Contudo, as mesmas se encontram num estado crítico de abandono que as aspas que eu coloquei não possuem caráter meramente figurativo. Eu já estive várias vezes em Brasília e pude constatar pessoalmente que a realidade é bem pior do que as câmeras conseguiram captar.
A questão que eu quero levantar é de como as coisas são feitas de maneira torta neste nosso país tropical abençoado por Deus. Estamos falando de pessoas que preferem arriscar a própria vida ao atravessar uma via rápida, sem faixas ou semáforos, do que utilizar os equipamentos públicos criados justamente com a finalidade de propiciar uma travessia segura. Só que de seguras essas passarelas possuem muito pouco, ou quase nada. São guetos sujos, escuros e abandonados, facilmente utilizados por meliantes para emboscarem pedestres incautos.
Eis então que surge, desperto de seu sono profundo, o Governo do Distrito Federal com a "espetacular" ideia de criar um concurso nacional. Um concurso para que arquitetos de todo o Brasil enviem projetos para revitalização das passarelas.
Então vejamos, a Sra. Ivelise, com a coerência peculiar dos abancados de plantão em cargos públicos, diz ser mais correto e democrático continuar deixando que as pessoas arriscarem suas vidas. Pelo menos eles contam com duas boas opções: jogar Freeway com a própria vida (saudades do meu Atari), ou praticar uma roleta russa nas passarelas, torcendo para não ter um ladrão no fim do túnel. Pelo menos foi essa a leitura que eu fiz, já que ainda via rolar um edital, depois a seleção, e os demais trâmites até que as obras comecem de fato. Aqui tenho que fazer mais uma confissão, não encontrei em nenhum dicionário que as palavras "correção" e "democracia" tivessem como sinônimos "morte", "desleixo", "descaso" ou "estupidez".
Em primeiro lugar, as passarelas não ficaram do jeito que estão em um passe de mágica, são anos e anos de negligência com a população. Mas manter algo em ordem não dá notícia, ainda mais se estiver debaixo da terra. Ou ninguém nunca ouviu a expressão de que o saneamento básico no Brasil só não é priorizado porque o que fica debaixo da terra ninguém vê e, por consequência, não rende votos. E não há como negar que um concurso desta magnitude atrai muita mídia, se gasta dinheiro com estrutura e pessoal, sem contar a possibilidade de desvios.

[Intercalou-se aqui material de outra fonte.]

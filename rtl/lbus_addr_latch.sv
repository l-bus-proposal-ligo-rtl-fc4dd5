// lbus_addr_latch: the controller's 2x8 bit backplane address latch.
//
// The processor loads the 16-bit L-bus address as two bytes (wr_lo, wr_hi).
// The latch drives the AD lines during the address phase of a bus cycle.
// Because the bus word is 16 bits, address bit 0 is always zero: it is
// forced to zero here whatever the processor writes. Both bytes can be read
// back. Loads take effect at the next clock edge.
module lbus_addr_latch (
  input  logic        clk,
  input  logic        rst_n,
  input  logic        wr_lo,
  input  logic        wr_hi,
  input  logic [7:0]  wdata,
  output logic [15:0] addr
);
  always_ff @(posedge clk or negedge rst_n) begin
    if (!rst_n) begin
      addr <= '0;
    end else begin
      if (wr_lo) addr[7:0]  <= {wdata[7:1], 1'b0};
      if (wr_hi) addr[15:8] <= wdata;
    end
  end
endmodule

Em segundo lugar, e falando francamente, fazer um concurso nacional para revitalizar 16 passarelas é muito mais do que "demais". É como aquele dito popular: é gastar tiro de canhão pra matar formiga.
O governo, em seus quadros, com toda certeza tem muita gente capaz de tal empreita. Se bem que se tivessem feito o dever de casa, conservando o patrimônio público, eu não estaria aqui discorrendo sobre o tema. Mas neste caso a Inês é morta, já que mais uma vez os governos gastam mais fazendo o novo, de novo, do que conservando o velho, mas ainda útil. Assim, seria muito melhor que se prestigiasse o servidor público, que está lá justamente para tratar da coisa pública. E tenho plena convicção de que qualquer um deles ficaria orgulhoso de contribuir com a sua cidade.
Disso tudo deixo o seguinte pensamento: Muitas vezes uma boa ideia pode, num segundo momento e com um olhar mais crítico, vir a se tornar uma ideia não tão boa, ou até mesmo uma péssima ideia. Mas uma ideia estúpida sempre será uma ideia estúpida.

Esta realidade me remete ao filme Irreversível (Gaspar Noé, França, 2002) onde um crime brutal é ambientado em uma passarela subterrânea... duvido que uma mulher que tenha visto o filme se sinta encorajada a trilhar o caminho mais "seguro" para a travessia da via... Esta ideia já nasceu torta..
ResponderExcluirÓtimo texto, Jr!
Sobre o filme não tenho como opinar, já que não assisti. O que você levantou sobre a ideia já ser torta é uma perspectiva muito válida. Realmente, dependendo do formato da passarela, mesmo que bem iluminada, ainda pode propiciar ataques de surpresa. Eu conheço algumas delas e nem todas são, digamos, armadilhas. Mas aí entra outra questão, a falta de vigilância presente, pois bandido prefere a facilidade e a certeza da impunidade.